Она резко повернулась к Хьюберту.
— В Германию? Зачем? Что за дела у тебя в Германии?
Он рассказал ей про работу, она слушала с унылым лицом, а он расписывал свои перспективы. Это замечательный шанс, как раз такая жизнь, какую он всегда хотел. Он очень гордился собой. Значит, у него тоже секреты. И Флора сказала ровным голосом:
— Как тебе повезло.
Не обращая внимания на холодок, Хьюберт заметил:
— Куда лучше, чем в банке. Я раньше собирался тебе рассказать, но тебя не было, когда я вернулся… — Он не мог передать ей охвативший его ужас, когда обнаружил, что квартира пуста, и подумал, что Флора ушла от него. Он был рад, что теперь может ее упрекнуть, в то же время сознавая, что обманул Космо, он испытывал удовольствие от ее слов:
— Ты эгоистичное животное. — Он молча вел машину и вдруг подумал, а какого черта он тащит ее с собой? Разве он не мечтал, как, став хозяином Пенгапаха, в одиночестве будет осматривать его? Как вставит ключ в дверь и толкнет ее? А Флора — разве она ему не помеха?

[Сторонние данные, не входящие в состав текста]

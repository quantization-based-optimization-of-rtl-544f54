# Two-bit AlexNet layers on a two-board FPGA pipeline

This RTL runs the first two convolution layers of an AlexNet whose
activations (and, from the second layer on, weights) are quantized to 2 bits
with learned LQ-Nets bases. Each layer has its own FPGA board, and every
parameter lives in on-chip block RAM: there is no DRAM traffic. The main idea
is in the second layer. A product of a 2-bit activation code and a 2-bit
weight code can take only 16 values. The host computes those 16 values once
and writes them into a small table, and the convolution then looks products
up instead of multiplying. Because each weight is 2 bits instead of 32, the
weights also need a sixteenth of the memory.

```
 host 1 (4-bit port)                                host 2 (4-bit port)
        |                                                   |     ^
        v                                                   v     | merged codes
 +---------------- board 1 ----------------+        +---------------- board 2 -----------------+
 | param_loader/rx32 -> image, W, BN, basis|        | param_loader -> table, 2-bit W, BN, basis |
 | conv_loop_ctrl -> fp_window_mac (11x11) |  link  | act buffer <- link                        |
 | -> acc plane -> bn_relu_quant -> codes  |------->| conv_loop_ctrl -> lut_window_mac (5x5)    |
 | -> maxpool3x3 -> 2-bit code stream      | 2-bit  | -> acc plane -> bn_relu_quant             |
 +-----------------------------------------+ codes  | -> code_packer -> 4-bit words             |
            layer1_core                             +-------------------------------------------+
                                                                layer2_core
```

`fic_alexnet_top` holds both boards side by side. The network that joins the
boards is a circuit-switched, time-slotted (STDM) network of the FPGA cluster
over multi-gigabit serial links, and it is not part of this RTL. Board 1's
link output (`l1_link_*`) and board 2's link input (`l2_link_*`) are top-level
ports. Each is a valid/ready stream of 2-bit codes. To run without the
network, wire the two together.

## What a 2-bit code means

LQ-Nets represents a value as the inner product of a K-bit code with a learned
basis vector. Here K = 2, so each layer has two basis values. Weights and
activations read the code bits differently:

| code (b1 b0) | weight value, basis (c, d) | activation value, basis (v1, v2) |
|---|---|---|
| 00 | -c - d | 0 |
| 01 | -c + d | v2 |
| 10 | +c - d | v1 |
| 11 | +c + d | v1 + v2 |

For a weight, each bit picks `+basis` or `-basis`. An activation has passed
through ReLU, so it is never negative: a 0 bit adds nothing.

A product table entry is `table[{a, w}] = act_value(a) * weight_value(w)`,
indexed by the activation code (bits 3:2) and the weight code (bits 1:0).
Row `a = 00` is all zeros. Zero padding relies on this: the engine reads a
position outside the image as activation code 00, and its products are 0.

The activation quantizer (`bn_relu_quant`) takes the ReLU output and returns
the code of the nearest of the four activation levels. A tie goes to the
lower code. The first layer's output basis is also the activation basis that
the second layer's table is built from, so board 2's host must compute the
table from board 1's `(v1, v2)`.

## The window engines and their schedule

Both layers use the same schedule (`conv_loop_ctrl`). For each output channel
the controller walks input channel, then output row, then output column,
issuing one (ic, oy, ox) triple per clock. The window engine consumes a whole
K x K window per clock, with all K*K products at once. Its sum is loaded into
an output-plane accumulator for input channel 0 and added to it for the
others. The loop is pipelined with an initiation interval of one. Once a pass
is done, a post phase sends each accumulator through bias, batch norm, ReLU
and the quantizer.

* **Layer 1** (`layer1_core`, `fp_window_mac`). The image and weights are
  full precision, so the engine multiplies: 121 products per cycle for 11 x 11
  kernels. The 55 x 55 code plane is then max-pooled 3 x 3 with stride 2 to
  27 x 27 (`maxpool3x3`), and the pooled codes go out on the link. Pooling
  works on codes rather than values. This is exact as long as v1 >= v2 >= 0,
  because the levels then increase with the code.
* **Layer 2** (`layer2_core`, `lut_window_mac`, `lq_lut`). Each of the 25
  window positions forms a 4-bit index `{act, weight}` into a 25-read-port
  copy of the table. An adder tree sums the 25 entries. There is no
  multiplier in the convolution.

Cycle counts at the default sizes, after loading:

| phase | cycles |
|---|---|
| layer 1, per output channel | 3 x 55 x 55 conv + 3025 post + 729 pool (plus link stalls) |
| layer 1, whole layer | 96 x 12 829 = 1 231 584 |
| layer 2, per output channel | 96 x 27 x 27 conv + 729 post (plus host stalls) |
| layer 2, whole layer | 256 x 70 713 = 18 102 528 |

Each conv pass also adds 2 cycles for the pipeline to start and drain.
Layer 2 starts only after it has received all 96 x 27 x 27 codes, so the two
boards do not overlap their work on a single image.

## Host interface

Each board has a 4-bit parallel host port (`host_nib`, `host_valid`, one
nibble per strobe, no backpressure). `rx32` assembles eight nibbles, most
significant first, into a 32-bit word. `param_loader` reads the stream as a
series of transfers. Each transfer begins with a header word: bits 31:28 give
the target and bits 27:0 the number of items. Items are written to addresses
0, 1, 2, ... of the target.

| target | id | payload |
|---|---|---|
| `TGT_IMG` | 0 | layer-1 image, `[ic][y][x]`, one word per pixel |
| `TGT_W` | 1 | layer-1 weights, `[oc][ic][ky][kx]`, one word each |
| `TGT_BIAS` | 2 | one word per output channel |
| `TGT_SCALE` | 3 | batch norm `gamma/sigma` per output channel |
| `TGT_SHIFT` | 4 | batch norm `beta - mu*gamma/sigma` per output channel |
| `TGT_QBASIS` | 5 | output activation basis: v1, then v2 |
| `TGT_LUT` | 6 | layer-2 product table, 16 words, index `{act, weight}` |
| `TGT_WCODE` | 7 | layer-2 weights as raw nibbles, two codes each, first code in bits 3:2; the count is in nibbles |
| `TGT_START` | 15 | no payload: start (layer 1) or arm (layer 2) one run |

`TGT_WCODE` is the one nibble-mode target. Its payload skips `rx32`, so
2-bit weights cost half a nibble each instead of a 32-bit word, and a nibble
may follow its header with no gap. Board 2 returns its output codes in the
same packed form: two codes per nibble, first code in bits 3:2. The order is
output channel, then row, then column. If the code count is odd, the last
code is padded with `00`. The output is a valid/ready stream (`out_*`).

Board 1 starts when it receives `TGT_START`. Board 2 starts once it has been
armed by `TGT_START` and its activation buffer is full, and it empties the
buffer when it finishes. Nothing guards against loading a board while it is
busy: the host must wait for `done`.

## Numbers

Every real-valued quantity is a 32-bit signed fixed-point number with 16
fraction bits (Q16.16). This covers pixels, layer-1 weights, table entries,
bias, batch-norm scale and shift, and the bases. Window sums are exact.
`fp_window_mac` sums 64-bit products and then shifts back once. The
accumulators and table sums are 32-bit and wrap on overflow. The batch-norm
multiply truncates (`lq_pkg::fix_mul`). Scale and shift are taken to be
folded by the host from gamma, beta, mean and sigma.

## Where this differs from the reference system, and what is this design's own

* **Fixed point, not floating point.** The reference system keeps the table,
  batch-norm parameters and layer-1 data in IEEE single precision. Q16.16
  keeps the 32-bit word and the host format, but the values differ, so a
  trained model's parameters must be converted.
* **Fully parallel windows.** Each window is computed in one cycle, which is
  the best-performing pipelining option in the HLS study this design follows.
  Cycle counts are therefore far lower than the HLS latencies reported for
  that system: about 1.7e9 cycles for layer 2 there, against 1.8e7 here.
  Resource use is correspondingly higher: 121 multipliers on board 1 and 25
  table reads on board 2.
* **Sizes from standard AlexNet.** The reference gives only the layer-2
  kernel (5 x 5) and its padded 31 x 31 input. The channel counts and the
  conv1 geometry (3 x 227 x 227, 96 kernels of 11 x 11, stride 4) are
  standard AlexNet. AlexNet's grouped convolution is not used: conv2 sees
  all 96 channels.
* **Pooling.** Pool1 (3 x 3, stride 2) sits on board 1, because the second
  layer's input is 27 x 27. No pooling follows layer 2, so its output is the
  27 x 27 map.
* **Host protocol.** The header format, target ids, nibble order, start
  command and start condition are this design's own. So are the link
  handshake and the 2-bit link width.
* **Padding.** Zero padding is done by an address check rather than by
  storing a padded image.
* **Not built.** The inter-board network and serial transceivers, the host
  computers, and the board DRAM (unused by design) are not built. Neither
  are the later AlexNet layers or a bit-serial AND/popcount variant of the
  second-layer engine that was only proposed.

## Files

| file | what it is |
|---|---|
| `rtl/lq_pkg.sv` | types (`fix_t`, `code_t`), target ids, `fix_mul` |
| `rtl/fic_alexnet_top.sv` | both boards; parameters `L1_*`, `L2_*` |
| `rtl/layer1_core.sv`, `rtl/layer2_core.sv` | one board's user logic each |
| `rtl/conv_loop_ctrl.sv` | loop nest, one window per cycle |
| `rtl/fp_window_mac.sv` | multiplying window engine (layer 1) |
| `rtl/lut_window_mac.sv`, `rtl/lq_lut.sv` | table window engine and table (layer 2) |
| `rtl/bn_relu_quant.sv` | bias, batch norm, ReLU, 2-bit quantizer |
| `rtl/maxpool3x3.sv` | 3 x 3 max over codes |
| `rtl/rx32.sv`, `rtl/param_loader.sv` | host port |
| `rtl/code_packer.sv` | 2-bit to 4-bit output merge |
| `tb/tb_<module>.sv` | self-checking testbench of each module |
| `tb/tb_fic_alexnet_top.sv` | end-to-end, reduced size |
| `tb/tb_fic_alexnet_full.sv` | end-to-end, all parameters at their defaults |
| `tb/tb_layer2_single_plane.sv` | one 27 x 27 plane, one 5 x 5 kernel: output and rate (729 windows in 729 cycles) |
| `tb/fic_top_body.svh`, `tb/lq_ref.svh` | shared system test body and reference arithmetic |
| `tb/stdm_link_model.sv` | behavioural link with latency and slot-based backpressure |

## Simulating

Each testbench prints `TB_RESULT checks=N failures=M` and stops. The
simulator must start from random values and be given the include paths:

```
verilator --binary --timing --assert -Irtl -Itb -y rtl -y tb +libext+.sv \
    rtl/lq_pkg.sv tb/tb_fic_alexnet_top.sv --top-module tb_fic_alexnet_top
obj_dir/Vtb_fic_alexnet_top +verilator+rand+reset+2
```

The system testbenches load both boards through their host ports with random
data. Board 2's table is built from random bases. The two boards are joined
through the behavioural link. Every code on the link and every output nibble
is checked against a reference model in `tb/lq_ref.svh` and
`tb/fic_top_body.svh`. The windows issued per layer must equal
OC x IC x OH x OW, which is one per cycle. The test also requires that each
of these happened at least once: link and host backpressure, padded windows,
ReLU clamping, nibble-mode weight loading, pooling picking a non-corner
element, and every output code.

The reduced test runs in seconds. The full-size test covers one image
through both layers at the default sizes, about 21 million cycles. It takes
several minutes to build with Verilator and under a minute to run.

To change a size, override the top's parameters (`L1_IMG`, `L1_K`,
`L1_STRIDE`, `L1_IC`, `L1_OC`, `L2_K`, `L2_PAD`, `L2_OC`). The layer-2 input
size and channel count follow from layer 1. The pooling window is fixed at
3 x 3 with stride 2.

## How far to trust it

Every module has a self-checking testbench. Each testbench has been shown to
fail on a deliberately broken copy of its module. The full two-layer flow
matches the reference model bit for bit at both the reduced and the default
sizes. Nothing has been placed, routed or timed on an FPGA. The window
engines are purely combinational within one cycle: 121 multipliers plus an
adder tree on board 1, and 25 table reads plus an adder tree on board 2.
They read the image and weight arrays through wide multiplexers, and would
need to be pipelined and banked into block RAM before they could meet a
useful clock rate. The model's bases and batch-norm parameters have not
been taken from a trained network; the tests use random values.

А она в это время думала о том, что, если Хьюберт собирается уехать, не лучше ли сейчас же остановиться, вернуться в Лондон и найти работу, любую работу? Должна же быть какая-то, которую она сумеет делать? Кого я знаю, кто мне может в этом помочь? Она открыла рот, готовая сказать: „Останови машину, я выйду“, но продолжала молчать, боясь, что голос задрожит и выдаст ее безысходное отчаяние.
Она заснула и проснулась, когда Хьюберт остановился, чтобы, посветив фонариком, посмотреть на нарту.
— Где мы? — спросила Флора.
— Да почти приехали. Припоминаю дорогу, здесь очень хитрое место. Хочешь шоколада? — Он разломил плитку пополам и протянул ей. — Помолчи. Мне надо сосредоточиться.
Почувствовав, что ужасно проголодалась, Флора жевала шоколад, а Хьюберт ехал вниз по дороге, которая сперва вела в долину, а потом — на холм. Хьюберт бормотал:
— Направо, еще немного направо, налево, снова налево, вот тут пересечь, снова направо, налево, через грязь, здесь полянка, ага, вот и ворота.
— Ты можешь выскочить и открыть их?
Его голос звенел от восторга, Флора вышла из машины, разминая ноги после долгого сидения, открыла ворота, дав Хьюберту проехать, и закрыла их.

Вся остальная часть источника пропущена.